For those with fear to have had unprotected sex or come into contact with infected blood and shy away to seek HIV test at public hospitals, put your mind at rest.
Tomorrow, during celebrations to mark World Aids Day, the Ministry of Health will unveil a new ‘Oral HIV self-testing method’.
The new finger-prick blood test kit approved by World Health Organisation last year, has the capacity to detect infection 4 weeks after you may have contracted HIV.
The test kit is provided in discrete packaging and contains full instructions for the user to take a finger prick blood.
The Ministry will unveil the new HIV self-testing method tomorrow during celebrations to mark World Aids day in the capital Kigali.
With the new HIV self-testing kit, Rwanda joins only 40 countries which have adopted HIV self-testing policies, while many others are currently developing them.
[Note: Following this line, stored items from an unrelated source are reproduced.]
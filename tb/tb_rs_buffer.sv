// tb_rs_buffer: checks the four-slot RS codeword buffer (two dual-port banks).
// Random data is written to all 4 slots at random indices below K_MAX, and
// read back with the one-cycle read latency while writes to another slot go
// on in the same cycles, as the decoder does. Every read must return the
// last value written to that slot and index. A watchdog bounds the run.
module tb_rs_buffer;
  import fec_pkg::*;

  logic clk = 0;
  always #5 clk = ~clk;

  logic       wr_en, rd_en;
  logic [1:0] wr_slot, rd_slot;
  logic [7:0] wr_idx, rd_idx, wr_data, rd_data;

  rs_buffer dut (.*);

  int checks = 0, failures = 0;
  int model [4][KMAX];
  int pend_exp = -1;

  initial begin
    repeat (100000) @(posedge clk);
    failures++;
    $display("watchdog expired");
    $display("TB_RESULT checks=%0d failures=%0d", checks, failures);
    $finish;
  end

  initial begin
    wr_en = 0; rd_en = 0; wr_slot = 0; rd_slot = 0; wr_idx = 0; rd_idx = 0; wr_data = 0;
    // fill every slot
    for (int s = 0; s < 4; s++)
      for (int i = 0; i < KMAX; i++) begin
        @(negedge clk);
        wr_en = 1; wr_slot = 2'(s); wr_idx = 8'(i); wr_data = 8'($urandom);
        model[s][i] = int'(wr_data);
      end
    @(negedge clk); wr_en = 0;
    // mixed traffic: read one slot while writing another
    for (int c = 0; c < 20000; c++) begin
      int rs, ws, ri, wi;
      @(negedge clk);
      if (pend_exp >= 0) begin
        checks++;
        if (int'(rd_data) != pend_exp) begin
          failures++;
          if (failures < 10) $display("read %h expected %h", rd_data, pend_exp);
        end
      end
      rs = $urandom_range(3); ws = (rs + $urandom_range(1, 3)) % 4;
      ri = $urandom_range(KMAX - 1); wi = $urandom_range(KMAX - 1);
      rd_en = ($urandom_range(3) != 0); rd_slot = 2'(rs); rd_idx = 8'(ri);
      pend_exp = rd_en ? model[rs][ri] : -1;
      wr_en = ($urandom_range(1) != 0); wr_slot = 2'(ws); wr_idx = 8'(wi);
      wr_data = 8'($urandom);
      if (wr_en) model[ws][wi] = int'(wr_data);
    end
    $display("TB_RESULT checks=%0d failures=%0d", checks, failures);
    $finish;
  end

endmodule
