// rs_chien: multi-mode Chien search.
//
// Cell j holds p_j = sigma_j * alpha^(-j*l); at search step l the cells are
// summed, which gives sigma(alpha^-l). Every step each cell multiplies its
// register by its constant alpha^-j. Cells 0..3 are dual-field (GF(2^8) or
// GF(2^7) constant chosen by the mode), cells 4..10 are GF(2^8) only, and a
// further dual-field location cell starts at 1 and steps by alpha^-1 so that
// it always holds the current candidate root beta = alpha^-l. When the sum
// is zero, the location l and beta are stored into a 10-entry register file.
// This structure follows the design description; the step count and the
// failure rule below are this design's own choices.
//
// Positions: l is the power of x of a received symbol, so l = 0 is the last
// symbol of a codeword. Steps run l = 0..N-1 (annex B: l = 0..126, the
// extended parity symbol having no location). After the last step, done
// pulses and nroots, loc[], beta[] hold their values. fail is set when the
// number of roots differs from the locator degree deg, which marks the
// codeword as uncorrectable.
//
// Timing: start in idle; done follows N+1 cycles later (128 in annex B).
module rs_chien
  import fec_pkg::*;
(
  input  logic       clk,
  input  logic       rst_n,
  input  fec_mode_e  mode,
  input  logic       start,
  input  logic [7:0] sigma [TMAX+1],
  input  logic [4:0] deg,
  output logic       busy,
  output logic       done,
  output logic [3:0] nroots,
  output logic       fail,
  output logic [7:0] loc  [TMAX],
  output logic [7:0] beta [TMAX]
);

  logic       gf7;
  logic [7:0] p     [TMAX+1];
  logic [7:0] p_nxt [TMAX+1];
  logic [7:0] cnst  [TMAX+1];
  logic [7:0] b_reg, b_nxt, b_cnst;
  logic [7:0] l_cnt, l_last;
  logic [7:0] sum;
  logic [4:0] deg_q;
  logic [4:0] found;
  logic       run;

  assign gf7    = (mode == J83_B);
  assign l_last = gf7 ? 8'd126 : 8'(rs_n(mode) - 1);
  assign busy   = run;

  localparam logic [NSYN-1:0][7:0] IPOW8 = gen_pow_table(1'b0, 1'b1);
  localparam logic [NSYN-1:0][7:0] IPOW7 = gen_pow_table(1'b1, 1'b1);
  always_comb
    for (int j = 0; j <= TMAX; j++)
      cnst[j] = (gf7 && j <= 3) ? IPOW7[j] : IPOW8[j];
  assign b_cnst = gf7 ? IPOW7[1] : IPOW8[1];

  for (genvar j = 0; j <= TMAX; j++) begin : g_cell
    rs_ffm u_mul (.a(p[j]), .b(cnst[j]), .gf7(gf7), .c(p_nxt[j]));
  end
  rs_ffm u_loc (.a(b_reg), .b(b_cnst), .gf7(gf7), .c(b_nxt));

  always_comb begin
    sum = '0;
    for (int j = 0; j <= TMAX; j++) sum ^= p[j];
  end

  // roots found including the present step
  logic [4:0] f;
  assign f = found + ((sum == 8'd0) ? 5'd1 : 5'd0);

  always_ff @(posedge clk or negedge rst_n) begin
    if (!rst_n) begin
      run <= 1'b0; done <= 1'b0; fail <= 1'b0; nroots <= '0;
      l_cnt <= '0; b_reg <= 8'd1; deg_q <= '0; found <= '0;
      for (int j = 0; j <= TMAX; j++) p[j] <= '0;
      for (int j = 0; j < TMAX; j++) begin loc[j] <= '0; beta[j] <= '0; end
    end else begin
      done <= 1'b0;
      if (!run) begin
        if (start) begin
          for (int j = 0; j <= TMAX; j++) p[j] <= sigma[j];
          b_reg <= 8'd1;
          l_cnt <= '0;
          found <= '0;
          deg_q <= deg;
          run   <= 1'b1;
        end
      end else begin
        for (int j = 0; j <= TMAX; j++) p[j] <= p_nxt[j];
        b_reg <= b_nxt;
        if (sum == 8'd0) begin
          if (found < 5'(TMAX)) begin
            loc[found[3:0]]  <= l_cnt;
            beta[found[3:0]] <= b_reg;
          end
          found <= found + 5'd1;
        end
        l_cnt <= l_cnt + 8'd1;
        if (l_cnt == l_last) begin
          run    <= 1'b0;
          done   <= 1'b1;
          nroots <= (f > 5'(TMAX)) ? 4'(TMAX) : f[3:0];
          fail   <= (f != deg_q);
        end
      end
    end
  end

endmodule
According to World Health Organisation (WHO), 30% of people with HIV globally have yet to be diagnosed.
United Nations believes the new HIV self-testing can help countries meet its target of diagnosing 90 percent of all people with HIV by 2020.
World Health Organisation has been working on HIV self-testing since April 2013. Last year, the organization published the first global recommendations and guidelines for HIV self-testing.
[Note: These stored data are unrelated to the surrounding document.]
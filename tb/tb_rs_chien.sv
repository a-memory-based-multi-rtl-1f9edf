// tb_rs_chien: checks the multi-mode Chien search. For each mode, locator
// polynomials prod (1 + alpha^l x) with 1..t distinct random powers l (in
// 0..N-1, annex B 0..126) are built by the reference arithmetic and scaled
// by a random nonzero factor, as the inversionless solver leaves them. The
// search must report exactly these l in increasing order, beta = alpha^-l,
// nroots = number of errors, fail = 0, and done N+1 cycles after the edge
// that takes start (128 in annex B). A locator whose degree input is one
// higher than its root count must give fail = 1. Watchdog included.
module tb_rs_chien;
  import fec_pkg::*;
  import tb_rs_pkg::*;

  logic clk = 0, rst_n = 0;
  always #5 clk = ~clk;

  fec_mode_e  mode;
  logic       start, busy, done, fail;
  logic [7:0] sigma [TMAX+1];
  logic [4:0] deg;
  logic [3:0] nroots;
  logic [7:0] loc  [TMAX];
  logic [7:0] beta [TMAX];

  rs_chien dut (.*);

  int checks = 0, failures = 0, n_fail_seen = 0;

  initial begin
    repeat (400000) @(posedge clk);
    failures++;
    $display("watchdog expired");
    $display("TB_RESULT checks=%0d failures=%0d", checks, failures);
    $finish;
  end

  task automatic fail_msg(string s);
    failures++;
    if (failures < 12) $display("%s", s);
  endtask

  initial begin
    mode = J83_A; start = 0; deg = 0;
    foreach (sigma[j]) sigma[j] = 0;
    repeat (3) @(negedge clk); rst_n = 1;
    for (int md = 0; md < 4; md++) begin
      int n, t, m, np, ord;
      mode = fec_mode_e'(md);
      n = code_n(md); t = code_t(md);
      m = (md == 1) ? 7 : 8; ord = (1 << m) - 1;
      np = (md == 1) ? 127 : n;
      for (int c = 0; c < 20; c++) begin
        int locs [$];
        int sg [11];
        int ne, cyc, sc;
        bit bad_deg;
        locs.delete();
        bad_deg = (c == 19);
        ne = (c < t) ? c + 1 : $urandom_range(1, t);
        while (locs.size() < ne) begin
          int l;
          l = $urandom_range(np - 1);
          if (!(l inside {locs})) locs.push_back(l);
        end
        locs.sort();
        locator(md, locs, sg);
        sc = $urandom_range(1, ord);
        foreach (sigma[j]) sigma[j] = 8'(gmul(sg[j], sc, m));
        deg = 5'(bad_deg ? ne + 1 : ne);
        @(negedge clk); start = 1;
        @(negedge clk); start = 0;
        foreach (sigma[j]) sigma[j] = 8'($urandom_range(ord));   // must have been latched
        cyc = 1;
        while (!done && cyc < 1000) begin @(negedge clk); cyc++; end
        checks++;
        if (cyc != (md == 1 ? 128 : n + 1))
          fail_msg($sformatf("mode %0d: done after %0d cycles", md, cyc));
        checks++;
        if (fail != bad_deg) fail_msg($sformatf("mode %0d: fail = %b", md, fail));
        if (fail) n_fail_seen++;
        checks++;
        if (int'(nroots) != ne) fail_msg($sformatf("mode %0d: nroots %0d, expected %0d", md, nroots, ne));
        foreach (locs[e]) begin
          checks++;
          if (int'(loc[e]) != locs[e] || int'(beta[e]) != gpow((ord - locs[e]) % ord, m))
            fail_msg($sformatf("mode %0d: root %0d at %0d (beta %h), expected %0d", md, e,
                               loc[e], beta[e], locs[e]));
        end
      end
    end
    $display("fail cases seen=%0d", n_fail_seen);
    $display("TB_RESULT checks=%0d failures=%0d", checks, failures);
    $finish;
  end

endmodule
During celebrations tomorrow, there will be HIV testing with that new system while a 3 month program to scale up on condom kiosks and HIV related communication will be launched.
Speaking to journalists recently, Dr. Patrick Ndimubanzi, the State Minister in charge of Public Health and Primary Health Care said that Rwanda has been able to reach Antiretroviral Therapy (ART) by 85% coverage, 92% retention on ART and 86% viral load suppression.
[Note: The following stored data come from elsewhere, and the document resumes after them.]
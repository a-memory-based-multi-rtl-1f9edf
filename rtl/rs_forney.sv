// rs_forney: multi-mode error value evaluator (Forney algorithm).
//
// For each root beta found by the Chien search the unit computes
//   annexes A, C, D (first root alpha^0): e = Omega(beta) / (beta * sigma'(beta))
//   annex B         (first root alpha^1): e = Omega(beta) / sigma'(beta)
// where sigma'(beta) = sigma_1 + sigma_3*beta^2 + sigma_5*beta^4 + ... is the
// formal derivative (odd part of sigma divided by x). Two multi-mode
// multipliers work in parallel: the upper one first squares beta and then
// runs Horner's rule on the odd sigma coefficients with beta^2, and in annexes
// A/C/D multiplies the result by beta; the lower one runs Horner's rule on
// Omega with beta. The denominator is inverted by a table lookup and the lower
// multiplier forms the quotient. This follows the evaluator described for
// the design; the cycle-by-cycle schedule is this design's own.
//
// Timing: after start, each root takes t+2 cycles (t = 3, 8, 10); done pulses
// once all nroots values are in err_val[]. fail is set if a denominator is
// zero (not a valid single root).
module rs_forney
  import fec_pkg::*;
(
  input  logic       clk,
  input  logic       rst_n,
  input  fec_mode_e  mode,
  input  logic       start,
  input  logic [3:0] nroots,
  input  logic [7:0] beta  [TMAX],
  input  logic [7:0] sigma [TMAX+1],
  input  logic [7:0] omega [TMAX],
  output logic       busy,
  output logic       done,
  output logic       fail,
  output logic [7:0] err_val [TMAX]
);

  localparam logic [255:0][7:0] INV8 = gen_inv8();
  localparam logic [127:0][6:0] INV7 = gen_inv7();

  logic       gf7;
  logic [4:0] t;
  logic [3:0] kmax;
  logic       run;
  logic [3:0] r_idx, n_q;
  logic [4:0] c;
  logic [7:0] b, b2, u, v, inv_d;
  logic [7:0] up_a, up_b, up_c, lo_a, lo_b, lo_c;

  assign gf7  = (mode == J83_B);
  assign t    = 5'(rs_t(mode));
  assign kmax = 4'((t - 5'd1) >> 1);
  assign busy = run;
  assign b    = beta[r_idx];

  assign inv_d = gf7 ? {1'b0, INV7[u[6:0]]} : INV8[u];

  // Upper multiplier: beta*beta at c = 0, Horner with beta^2, then *beta.
  always_comb begin
    if (c == 5'd0) begin
      up_a = b; up_b = b;
    end else if (c < t) begin
      up_a = u; up_b = b2;
    end else begin
      up_a = u; up_b = b;
    end
  end
  rs_ffm u_up (.a(up_a), .b(up_b), .gf7(gf7), .c(up_c));

  // Lower multiplier: Horner on Omega with beta, then Omega(beta) * 1/den.
  always_comb begin
    lo_a = v;
    lo_b = (c == t + 5'd1) ? inv_d : b;
  end
  rs_ffm u_lo (.a(lo_a), .b(lo_b), .gf7(gf7), .c(lo_c));

  always_ff @(posedge clk or negedge rst_n) begin
    if (!rst_n) begin
      run <= 1'b0; done <= 1'b0; fail <= 1'b0;
      r_idx <= '0; n_q <= '0; c <= '0; b2 <= '0; u <= '0; v <= '0;
      for (int k = 0; k < TMAX; k++) err_val[k] <= '0;
    end else begin
      done <= 1'b0;
      if (!run) begin
        if (start) begin
          fail  <= 1'b0;
          r_idx <= '0;
          n_q   <= nroots;
          c     <= '0;
          for (int k = 0; k < TMAX; k++) err_val[k] <= '0;
          if (nroots == 4'd0) done <= 1'b1;
          else                run  <= 1'b1;
        end
      end else begin
        c <= c + 5'd1;
        if (c == 5'd0) begin
          b2 <= up_c;
          u  <= sigma[4'({kmax, 1'b1})];
          v  <= omega[4'(t - 5'd1)];
        end else if (c < t) begin
          // Horner steps: Omega uses t-1 steps, sigma' uses kmax steps.
          v <= lo_c ^ omega[4'(t - 5'd1 - c)];
          if (c <= 5'(kmax)) u <= up_c ^ sigma[4'({4'(5'(kmax) - c), 1'b1})];
        end else if (c == t) begin
          if (!gf7) u <= up_c;
        end else begin
          err_val[r_idx] <= lo_c;
          if (u == 8'd0) fail <= 1'b1;
          c <= '0;
          if (r_idx == n_q - 4'd1) begin
            run  <= 1'b0;
            done <= 1'b1;
          end else begin
            r_idx <= r_idx + 4'd1;
          end
        end
      end
    end
  end

endmodule
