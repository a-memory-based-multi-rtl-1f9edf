// tb_rs_forney: checks the multi-mode Forney error evaluator. For each mode,
// codewords get 1..t random errors at known powers l; the reference model
// gives the syndromes, the locator sigma = prod (1 + alpha^l x) scaled by a
// random factor, and Omega_i = sum_{j<=i} S_{i+1-j} sigma_j (the solver's
// convention). With beta_e = alpha^-l_e the evaluator must return every
// injected error value, with done at most nroots*(t+2) + 2 cycles after the
// edge that takes start. A locator with zero derivative (1 + x^2) must give
// fail = 1. Watchdog included.
module tb_rs_forney;
  import fec_pkg::*;
  import tb_rs_pkg::*;

  logic clk = 0, rst_n = 0;
  always #5 clk = ~clk;

  fec_mode_e  mode;
  logic       start, busy, done, fail;
  logic [3:0] nroots;
  logic [7:0] beta    [TMAX];
  logic [7:0] sigma   [TMAX+1];
  logic [7:0] omega   [TMAX];
  logic [7:0] err_val [TMAX];

  rs_forney dut (.*);

  int checks = 0, failures = 0;

  initial begin
    repeat (400000) @(posedge clk);
    failures++;
    $display("watchdog expired");
    $display("TB_RESULT checks=%0d failures=%0d", checks, failures);
    $finish;
  end

  task automatic fail_msg(string s);
    failures++;
    if (failures < 12) $display("%s", s);
  endtask

  task automatic run_forney(output int cyc);
    @(negedge clk); start = 1;
    @(negedge clk); start = 0;
    cyc = 1;
    while (!done && cyc < 1000) begin @(negedge clk); cyc++; end
  endtask

  initial begin
    mode = J83_A; start = 0; nroots = 0;
    foreach (sigma[j]) sigma[j] = 0;
    foreach (omega[j]) omega[j] = 0;
    foreach (beta[j])  beta[j] = 0;
    repeat (3) @(negedge clk); rst_n = 1;
    for (int md = 0; md < 4; md++) begin
      int n, k, t, m, np, ord;
      mode = fec_mode_e'(md);
      n = code_n(md); k = code_k(md); t = code_t(md);
      m = (md == 1) ? 7 : 8; ord = (1 << m) - 1;
      np = (md == 1) ? 127 : n;
      for (int c = 0; c < 20; c++) begin
        int msg [], cw [];
        int s [20];
        int sg [11];
        int locs [$], vals [$];
        int ne, cyc, sc;
        locs.delete(); vals.delete();
        msg = new[k];
        foreach (msg[i]) msg[i] = $urandom_range(ord);
        encode(md, msg, cw);
        ne = (c < t) ? c + 1 : $urandom_range(1, t);
        while (locs.size() < ne) begin
          int l;
          l = $urandom_range(np - 1);
          if (!(l inside {locs})) begin
            locs.push_back(l);
            vals.push_back($urandom_range(1, ord));
            cw[np - 1 - l] ^= vals[$];
          end
        end
        syndromes(md, cw, s);
        locator(md, locs, sg);
        sc = $urandom_range(1, ord);
        foreach (sg[j]) sg[j] = gmul(sg[j], sc, m);
        foreach (sigma[j]) sigma[j] = 8'(sg[j]);
        for (int i = 0; i < TMAX; i++) begin
          int o;
          o = 0;
          if (i < t) for (int j = 0; j <= i; j++) o ^= gmul(s[i - j], sg[j], m);
          omega[i] = 8'(o);
        end
        foreach (beta[e]) beta[e] = (e < ne) ? 8'(gpow((ord - locs[e]) % ord, m)) : 8'd0;
        nroots = 4'(ne);
        run_forney(cyc);
        checks++;
        if (cyc > ne * (t + 2) + 2 || fail)
          fail_msg($sformatf("mode %0d: done after %0d cycles, fail %b", md, cyc, fail));
        foreach (locs[e]) begin
          checks++;
          if (int'(err_val[e]) != vals[e])
            fail_msg($sformatf("mode %0d: value %0d = %h, expected %h", md, e, err_val[e], vals[e]));
        end
      end
      // zero derivative
      foreach (sigma[j]) sigma[j] = (j == 0 || j == 2) ? 8'd1 : 8'd0;
      beta[0] = 8'(gpow(5, m)); nroots = 1;
      begin
        int cyc;
        run_forney(cyc);
        checks++;
        if (!fail) fail_msg($sformatf("mode %0d: zero derivative not flagged", md));
      end
    end
    $display("TB_RESULT checks=%0d failures=%0d", checks, failures);
    $finish;
  end

endmodule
According to Dr. Sabin Nsanzimana, the head of HIV Division and other Infectious Diseases at Rwanda Biomedical Centre, the new HIV self-testing kit will not only use blood.
“The system will not use blood alone for testing but also other body fluids like saliva,” he said.
The Ministry of Health under its 2013-2018 HIV and AIDS Strategic Plan, targets to raise the usage of condoms in non-cohabiting intercourse by 13%, increase the fraction of the male adult population that is circumcised from 13% to 66% and decrease the estimated new infections in children from 1,000 to less than 200 per year.